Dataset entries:

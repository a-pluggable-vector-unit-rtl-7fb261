// tb_simd_read_operands: the RO stage between a modelled queue head and a
// modelled VRF with random grant delays. Checks operand data and order, the
// lock request for the next micro-op while busy, and the read-lock release
// rule: only after the reads, never a register the locked next micro-op
// also reads, and every read lock released in the end.
//
// Stimulus, timing of the drivers and the reference model are this
// testbench's own; the checked behaviour is the block's as described in
// its own header. Ends with the TB_RESULT line; a watchdog ends a hung run.
module tb_simd_read_operands;
  import vu_pkg::*;
  logic clk = 0, rst_n = 0;
  always #5 clk = ~clk;
  int checks = 0, failures = 0;
  task automatic check(input logic ok, input string what);
    checks++; if (!ok) begin failures++; if (failures < 10) $display("FAIL %s", what); end
  endtask
  logic hv, hl, pop, busy, lreq, exv, exr; uop_t hu, exu; vreg_mask_t rel;
  logic rreq [2], rgnt [2], rval [2]; vreg_idx_t raddr [2]; vreg_data_t rdata [2], e1, e2;
  simd_read_operands dut (.clk_i(clk), .rst_ni(rst_n), .head_valid_i(hv), .head_uop_i(hu), .head_locked_i(hl),
    .pop_o(pop), .busy_o(busy), .lock_req_o(lreq), .rel_rd_o(rel), .rd_req_o(rreq), .rd_addr_o(raddr),
    .rd_gnt_i(rgnt), .rd_valid_i(rval), .rd_data_i(rdata), .ex_valid_o(exv), .ex_ready_i(exr),
    .ex_uop_o(exu), .ex_vs1_o(e1), .ex_vs2_o(e2));
  vreg_data_t model [32];
  uop_t pending [$], inflight [$];
  vreg_mask_t held;
  logic [4:0] gaddr [2]; logic gq [2];
  int n_out = 0, n_keep = 0;
  logic pop_s, lk_s; vreg_mask_t rel_s;
  localparam int N = 600;
  initial begin
    for (int r = 0; r < 32; r++) model[r] = {$urandom, $urandom, $urandom, $urandom};
    for (int i = 0; i < N; i++) begin
      uop_t u; u = '0;
      u.vs1 = vreg_idx_t'($urandom_range(0, 7)); u.vs2 = vreg_idx_t'($urandom_range(0, 7));
      u.use_vs1 = $urandom_range(0, 1); u.use_vs2 = $urandom_range(0, 3) != 0;
      u.scalar = 64'(i);
      pending.push_back(u);
    end
  end
  task automatic show_head();
    hv = pending.size() > 0;
    hu = hv ? pending[0] : '0;
  endtask
  // VRF model: random grant, data one cycle later
  always_ff @(posedge clk) for (int c = 0; c < 2; c++) begin
    gq[c] <= rgnt[c]; gaddr[c] <= raddr[c];
  end
  always_comb for (int c = 0; c < 2; c++) begin
    rval[c] = gq[c]; rdata[c] = model[gaddr[c]];
  end
  initial begin
    hl = 0; exr = 0; held = '0; rgnt[0] = 0; rgnt[1] = 0;
    repeat (2) @(negedge clk); rst_n = 1;
    show_head();
    while (n_out < N) begin
      @(negedge clk);
      for (int c = 0; c < 2; c++) rgnt[c] = rreq[c] && $urandom_range(0, 2) != 0;
      exr = $urandom_range(0, 3) != 0;
      #1;
      check(lreq == (busy && hv && !hl), "next-micro-op lock request while busy");
      // reads before release: the micro-op still reading holds its locks
      if (hl) check((rel & uop_rd_mask(hu)) == '0, "locks of the next micro-op kept");
      if (hl && (rel != 0) && (held & uop_rd_mask(hu)) != 0) n_keep++;
      check((rel & ~held) == '0, "release only of held read locks");
      if (exv && exr) begin
        uop_t u; u = inflight.pop_front();
        check(exu == u, "micro-op order"); if (exu != u && failures < 4) $display("got %0d exp %0d t=%0t", exu.scalar, u.scalar, $time);
        if (u.use_vs1) check(e1 == model[u.vs1], "vs1 data");
        if (u.use_vs2) check(e2 == model[u.vs2], "vs2 data");
        n_out++;
      end
      pop_s = pop; rel_s = rel; lk_s = lreq || !busy;
      @(posedge clk); #1;
      held = held & ~rel_s;
      if (pop_s) begin
        check(hl, "only a locked head is popped");
        inflight.push_back(pending.pop_front());
        held |= uop_rd_mask(inflight[$]);
        hl = 0;
      end else if (hv && !hl && lk_s && $urandom_range(0, 1)) begin
        hl = 1;  // lock granted (by the RO request or, when idle, the queue's)
      end
      show_head();
    end
    repeat (5) begin @(negedge clk); #1; rel_s = rel; @(posedge clk); held = held & ~rel_s; end
    check(held == '0, "all read locks released at the end");
    check(n_keep > 0, "shared read lock kept at least once");
    $display("TB_RESULT checks=%0d failures=%0d", checks, failures);
    $finish;
  end
  initial begin repeat (50000) @(posedge clk); failures++;
    $display("TB_RESULT checks=%0d failures=%0d", checks, failures); $finish; end
endmodule
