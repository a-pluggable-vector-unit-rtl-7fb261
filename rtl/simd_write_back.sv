// simd_write_back: SIMD Write Back (WB) stage of one functional unit.
//
// Holds one executed micro-op. If the micro-op writes a vector register it
// first writes the result to the VRF through the WB bus, only the bytes of
// active elements (be); the VRF's ack also releases the write lock. If it
// is the last micro-op of its instruction it then asks the vector write
// back arbiter (req/gnt) to report the instruction as finished, with the
// scalar result when the instruction has one (vmv.x.s) and a request to
// clear vstart. `retire` pulses when the micro-op leaves the stage.
// Write then report, one micro-op at a time, is this design's choice; the
// stage's two duties and the release on ack follow the source.
module simd_write_back
  import vu_pkg::*;
(
  input  logic            clk_i,
  input  logic            rst_ni,
  // from the execute stage
  input  logic            in_valid_i,
  output logic            in_ready_o,
  input  uop_t            in_uop_i,
  input  vreg_data_t      in_result_i,
  input  logic [XLEN-1:0] in_scalar_i,
  input  exception_t      in_ex_i,
  // WB bus to the VRF
  output logic            wr_req_o,
  output vreg_idx_t       wr_addr_o,
  output vreg_data_t      wr_data_o,
  output vreg_be_t        wr_be_o,
  input  logic            wr_ack_i,
  // to the vector write back arbiter
  output logic            vwb_req_o,
  output wb_req_t         vwb_data_o,
  input  logic            vwb_gnt_i,
  // micro-op leaves the unit
  output logic            retire_o,
  output uop_t            retire_uop_o
);

  logic            valid_q, wr_done_q;
  uop_t            uop_q;
  vreg_data_t      res_q;
  logic [XLEN-1:0] scalar_q;
  exception_t      ex_q;
  logic            written, done;

  assign written   = wr_done_q || !uop_q.writes_vd;
  assign wr_req_o  = valid_q && uop_q.writes_vd && !wr_done_q;
  assign wr_addr_o = uop_q.vd;
  assign wr_data_o = res_q;
  assign wr_be_o   = uop_q.be;

  assign vwb_req_o = valid_q && uop_q.last && written;
  always_comb begin
    vwb_data_o                = '0;
    vwb_data_o.trans_id       = uop_q.trans_id;
    vwb_data_o.result         = uop_q.writes_scalar ? scalar_q : '0;
    vwb_data_o.ex             = ex_q;
    vwb_data_o.csr.vstart_clr = 1'b1;
  end

  assign done         = valid_q && written && (!uop_q.last || vwb_gnt_i);
  assign in_ready_o   = !valid_q || done;
  assign retire_o     = done;
  assign retire_uop_o = uop_q;

  always_ff @(posedge clk_i or negedge rst_ni) begin
    if (!rst_ni) begin
      valid_q   <= 1'b0;
      wr_done_q <= 1'b0;
      uop_q     <= '0;
      res_q     <= '0;
      scalar_q  <= '0;
      ex_q      <= '0;
    end else begin
      if (wr_ack_i) wr_done_q <= 1'b1;
      if (in_ready_o) begin
        valid_q   <= in_valid_i;
        wr_done_q <= 1'b0;
        if (in_valid_i) begin
          uop_q    <= in_uop_i;
          res_q    <= in_result_i;
          scalar_q <= in_scalar_i;
          ex_q     <= in_ex_i;
        end
      end
    end
  end

  assert property (@(posedge clk_i) disable iff (!rst_ni) vwb_req_o && !vwb_gnt_i |=> vwb_req_o && $stable(vwb_data_o))
    else $error("write-back request dropped before its grant");

endmodule
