// tb_simd_write_back: the WB stage writes the result first (waiting for a
// randomly delayed ack, with the micro-op's byte enables), then, for the
// last micro-op of an instruction, reports to the vector write back with the
// scalar result when there is one, and only then retires and takes the next.
//
// Stimulus, timing of the drivers and the reference model are this
// testbench's own; the checked behaviour is the block's as described in
// its own header. Ends with the TB_RESULT line; a watchdog ends a hung run.
module tb_simd_write_back;
  import vu_pkg::*;
  logic clk = 0, rst_n = 0;
  always #5 clk = ~clk;
  int checks = 0, failures = 0;
  task automatic check(input logic ok, input string what);
    checks++; if (!ok) begin failures++; if (failures < 10) $display("FAIL %s", what); end
  endtask
  logic iv, ir, wreq, wack, vreq, vgnt, ret; uop_t iu, ru; vreg_data_t ires, wdata; logic [63:0] isc;
  vreg_idx_t waddr; vreg_be_t wbe; wb_req_t vdata; exception_t iex;
  simd_write_back dut (.clk_i(clk), .rst_ni(rst_n), .in_valid_i(iv), .in_ready_o(ir), .in_uop_i(iu),
    .in_result_i(ires), .in_scalar_i(isc), .in_ex_i(iex), .wr_req_o(wreq), .wr_addr_o(waddr),
    .wr_data_o(wdata), .wr_be_o(wbe), .wr_ack_i(wack), .vwb_req_o(vreq), .vwb_data_o(vdata),
    .vwb_gnt_i(vgnt), .retire_o(ret), .retire_uop_o(ru));
  typedef struct { uop_t u; vreg_data_t r; logic [63:0] s; } item_t;
  item_t q [$];
  int sent = 0, done = 0, n_wait = 0;
  logic wrote;
  initial begin
    iv = 0; iu = '0; ires = '0; isc = '0; iex = '0; wack = 0; vgnt = 0; wrote = 0;
    repeat (2) @(negedge clk); rst_n = 1;
    while (done < 500) begin
      @(negedge clk);
      if (!iv || ir) begin
        iv = $urandom_range(0, 1) && sent < 500;
        iu = '0; iu.vd = vreg_idx_t'($urandom_range(0, 31)); iu.writes_vd = $urandom_range(0, 3) != 0;
        iu.writes_scalar = !iu.writes_vd; iu.last = $urandom_range(0, 1) || !iu.writes_vd;
        iu.be = vreg_be_t'($urandom); iu.trans_id = trans_id_t'($urandom);
        ires = {$urandom, $urandom, $urandom, $urandom}; isc = {$urandom, $urandom};
      end
      wack = wreq && $urandom_range(0, 2) == 0;
      vgnt = vreq && $urandom_range(0, 1);
      #1;
      if (q.size() > 0) begin
        item_t it; it = q[0];
        if (wreq) begin
          check(it.u.writes_vd && waddr == it.u.vd && wdata == it.r && wbe == it.u.be, "VRF write of the held micro-op");
          check(!vreq, "report only after the write");
          if (!wack) n_wait++;
        end
        if (vreq) begin
          check(it.u.last && vdata.trans_id == it.u.trans_id && !vdata.ex.valid && vdata.csr.vstart_clr, "report of the last micro-op");
          check(vdata.result == (it.u.writes_scalar ? it.s : 64'd0), "scalar result");
        end
        if (ret) begin
          check(ru == it.u, "retired micro-op");
          check(!it.u.last || vgnt, "retire only once reported");
          void'(q.pop_front()); done++;
        end
      end else check(!wreq && !vreq && !ret, "idle when empty");
      if (iv && ir) begin item_t it; it.u = iu; it.r = ires; it.s = isc; q.push_back(it); sent++; end
      check(q.size() <= 1, "one micro-op at a time");
    end
    check(n_wait > 0, "write waited for its ack");
    $display("TB_RESULT checks=%0d failures=%0d", checks, failures);
    $finish;
  end
  initial begin repeat (50000) @(posedge clk); failures++;
    $display("TB_RESULT checks=%0d failures=%0d", checks, failures); $finish; end
endmodule
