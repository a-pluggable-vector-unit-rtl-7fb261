// uop_queue: micro-operation queue in front of one SIMD functional unit.
//
// An in-order FIFO of micro-ops written by the dispatcher (valid/ready). The
// queue locks the operand registers of its head only when the unit's read
// operand stage is empty, i.e. for the first active micro-op; while that
// stage is busy it locks the next micro-op itself (chaining). Either way the
// grant marks the head as locked, and only a locked head can be popped into
// the read operand stage.
// The queue, and that it locks for the first micro-op only, follow the
// source; DEPTH = 4 and the same-cycle push/pop FIFO are this design's.
module uop_queue
  import vu_pkg::*;
#(
  parameter int unsigned DEPTH = 4
) (
  input  logic       clk_i,
  input  logic       rst_ni,
  // from the dispatcher
  input  logic       push_valid_i,
  output logic       push_ready_o,
  input  uop_t       push_uop_i,
  // head toward the read operand stage
  output logic       head_valid_o,
  output uop_t       head_uop_o,
  output logic       head_locked_o,
  input  logic       pop_i,
  // lock port (shared with the read operand stage)
  input  logic       ro_busy_i,
  output logic       lock_req_o,
  input  logic       lock_gnt_i,
  // number of queued micro-ops
  output logic [$clog2(DEPTH+1)-1:0] count_o
);

  localparam int unsigned PTR_BITS = (DEPTH > 1) ? $clog2(DEPTH) : 1;

  uop_t                    mem_q [DEPTH];
  logic [PTR_BITS-1:0]     rd_ptr_q, wr_ptr_q;
  logic [$clog2(DEPTH+1)-1:0] cnt_q;
  logic                    locked_q;

  logic push, pop;

  assign head_valid_o  = cnt_q != 0;
  assign head_uop_o    = mem_q[rd_ptr_q];
  assign head_locked_o = locked_q;
  assign push_ready_o  = cnt_q != DEPTH[$clog2(DEPTH+1)-1:0];
  assign push          = push_valid_i && push_ready_o;
  assign pop           = pop_i && head_valid_o && locked_q;
  assign lock_req_o    = head_valid_o && !locked_q && !ro_busy_i;
  assign count_o       = cnt_q;

  function automatic logic [PTR_BITS-1:0] inc(input logic [PTR_BITS-1:0] p);
    return (p == PTR_BITS'(DEPTH - 1)) ? '0 : p + 1'b1;
  endfunction

  always_ff @(posedge clk_i or negedge rst_ni) begin
    if (!rst_ni) begin
      rd_ptr_q <= '0;
      wr_ptr_q <= '0;
      cnt_q    <= '0;
      locked_q <= 1'b0;
    end else begin
      if (push) begin
        mem_q[wr_ptr_q] <= push_uop_i;
        wr_ptr_q        <= inc(wr_ptr_q);
      end
      if (pop) rd_ptr_q <= inc(rd_ptr_q);
      cnt_q <= cnt_q + $bits(cnt_q)'(push) - $bits(cnt_q)'(pop);
      // a grant always refers to the current head
      if (pop)             locked_q <= 1'b0;
      else if (lock_gnt_i) locked_q <= 1'b1;
    end
  end

  assert property (@(posedge clk_i) disable iff (!rst_ni) lock_gnt_i |-> head_valid_o && !locked_q)
    else $error("lock grant without a head to lock");

endmodule
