// tb_uop_queue: FIFO order under random push/pop, the head lock request only
// while the read stage is empty, a pop only for a locked head, and full
// back-pressure at DEPTH entries.
//
// Stimulus, timing of the drivers and the reference model are this
// testbench's own; the checked behaviour is the block's as described in
// its own header. Ends with the TB_RESULT line; a watchdog ends a hung run.
module tb_uop_queue;
  import vu_pkg::*;
  logic clk = 0, rst_n = 0;
  always #5 clk = ~clk;
  int checks = 0, failures = 0;
  task automatic check(input logic ok, input string what);
    checks++; if (!ok) begin failures++; if (failures < 10) $display("FAIL %s", what); end
  endtask
  logic pv, pr, hv, hl, pop, busy, lreq, lgnt; uop_t pu, hu; logic [2:0] cnt;
  uop_queue #(.DEPTH(4)) dut (.clk_i(clk), .rst_ni(rst_n), .push_valid_i(pv), .push_ready_o(pr), .push_uop_i(pu),
    .head_valid_o(hv), .head_uop_o(hu), .head_locked_o(hl), .pop_i(pop), .ro_busy_i(busy),
    .lock_req_o(lreq), .lock_gnt_i(lgnt), .count_o(cnt));
  uop_t q [$];
  int n_full = 0;
  initial begin
    pv = 0; pu = '0; pop = 0; busy = 0; lgnt = 0;
    repeat (2) @(negedge clk); rst_n = 1; @(negedge clk);
    // fill to full
    for (int i = 0; i < 5; i++) begin
      pv = 1; pu = '0; pu.scalar = 64'(i); #1;
      if (i < 4) begin check(pr, "room until DEPTH"); q.push_back(pu); end
      else check(!pr, "full after DEPTH entries");
      @(negedge clk);
    end
    pv = 0; busy = 1; #1; check(!lreq, "no lock request while the read stage is busy");
    busy = 0; #1; check(lreq && hv && !hl, "lock request for the first micro-op");
    pop = 1; #1; @(negedge clk); check(cnt == 4, "no pop of an unlocked head");
    pop = 0;
    for (int i = 0; i < 3000; i++) begin
      pv = $urandom_range(0, 1); pu = '0; pu.scalar = {$urandom, $urandom};
      busy = $urandom_range(0, 1);
      lgnt = hv && !hl && $urandom_range(0, 1);
      pop = hl && $urandom_range(0, 1);
      #1;
      if (!pr && pv) n_full++;
      if (pop) begin check(hu == q[0], "head in FIFO order"); void'(q.pop_front()); end
      if (pv && pr) q.push_back(pu);
      check(lreq == (hv && !hl && !busy), "lock request rule");
      @(negedge clk);
      check(int'(cnt) == q.size(), "occupancy");
    end
    check(n_full > 0, "back-pressure seen");
    $display("TB_RESULT checks=%0d failures=%0d", checks, failures);
    $finish;
  end
  initial begin repeat (20000) @(posedge clk); failures++;
    $display("TB_RESULT checks=%0d failures=%0d", checks, failures); $finish; end
endmodule
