// vector_config: vsetvli / vsetvl, the strip-mining of the vector unit.
//
// On a configuration instruction it computes the new vtype and
//   VLMAX = LMUL * VLEN / SEW,
//   vl = min(AVL, VLMAX)   with AVL = rs1 when rs1 != x0,
//   vl = VLMAX             when rs1 = x0 and rd != x0,
//   vl = min(vl, VLMAX)    when rs1 = rd = x0 (keep the current vl),
//   vl = 0                 when the requested vtype is not supported (vill).
// It writes back the new vl as the scalar result, with controls asking the
// CSR file to update vl and vtype and clear vstart. It then keeps `ready`
// low, stalling the whole vector unit, until the core commits that
// instruction (commit_ack with its trans_id): instructions behind it must
// see the new vl and vtype. The source allows the stall to last until the
// instruction retires "or just write-back": STALL_UNTIL_COMMIT = 1 (default)
// waits for the commit; 0 releases the unit as soon as the write back is
// granted, which is safe only if the core itself holds later vector
// instructions until the vector CSRs are updated. The three-state
// controller is this design's.
//
// Lint reports most of the decoded instruction as unused: configuration
// needs only the new vtype, the scalar AVL, vl and the x0 flags.
module vector_config
  import vu_pkg::*;
#(
  parameter bit STALL_UNTIL_COMMIT = 1'b1
) (
  input  logic      clk_i,
  input  logic      rst_ni,
  input  logic      valid_i,
  output logic      ready_o,
  input  decoded_t  dec_i,
  output logic      vwb_req_o,
  output wb_req_t   vwb_data_o,
  input  logic      vwb_gnt_i,
  input  trans_id_t commit_trans_id_i,
  input  logic      commit_ack_i,
  output logic      stall_o
);

  typedef enum logic [1:0] {IDLE, WRITE_BACK, WAIT_COMMIT} state_e;

  state_e  state_q;
  wb_req_t data_q;
  logic    committed;

  vl_t     max_vl, new_vl;
  always_comb begin
    max_vl = vlmax(dec_i.new_vtype.vsew, dec_i.new_vtype.vlmul);
    if (dec_i.new_vtype.vill)
      new_vl = '0;
    else if (!dec_i.rs1_is_x0)
      new_vl = (dec_i.scalar < XLEN'(max_vl)) ? vl_t'(dec_i.scalar) : max_vl;
    else if (!dec_i.rd_is_x0)
      new_vl = max_vl;
    else
      new_vl = (dec_i.vl < max_vl) ? dec_i.vl : max_vl;
  end

  assign ready_o    = state_q == IDLE;
  assign stall_o    = state_q != IDLE;
  assign vwb_req_o  = state_q == WRITE_BACK;
  assign vwb_data_o = data_q;
  assign committed  = commit_ack_i && commit_trans_id_i == data_q.trans_id;

  always_ff @(posedge clk_i or negedge rst_ni) begin
    if (!rst_ni) begin
      state_q <= IDLE;
      data_q  <= '0;
    end else begin
      unique case (state_q)
        IDLE: if (valid_i) begin
          state_q                 <= WRITE_BACK;
          data_q                  <= '0;
          data_q.trans_id         <= dec_i.trans_id;
          data_q.result           <= XLEN'(new_vl);
          data_q.csr.vl_we        <= 1'b1;
          data_q.csr.vl           <= new_vl;
          data_q.csr.vtype_we     <= 1'b1;
          data_q.csr.vtype        <= dec_i.new_vtype;
          data_q.csr.vstart_clr   <= 1'b1;
        end
        WRITE_BACK:  if (vwb_gnt_i) state_q <= STALL_UNTIL_COMMIT ? WAIT_COMMIT : IDLE;
        WAIT_COMMIT: if (committed) state_q <= IDLE;
        default:     state_q <= IDLE;
      endcase
    end
  end

endmodule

## WHAT THE TASK ASKS
Which lines above include the word "that"? Show each one.

## RESULT FOR THIS EXERCISE
// operand stage is empty, i.e. for the first active micro-op; while that
// The queue, and that it locks for the first micro-op only, follow the
// low, stalling the whole vector unit, until the core commits that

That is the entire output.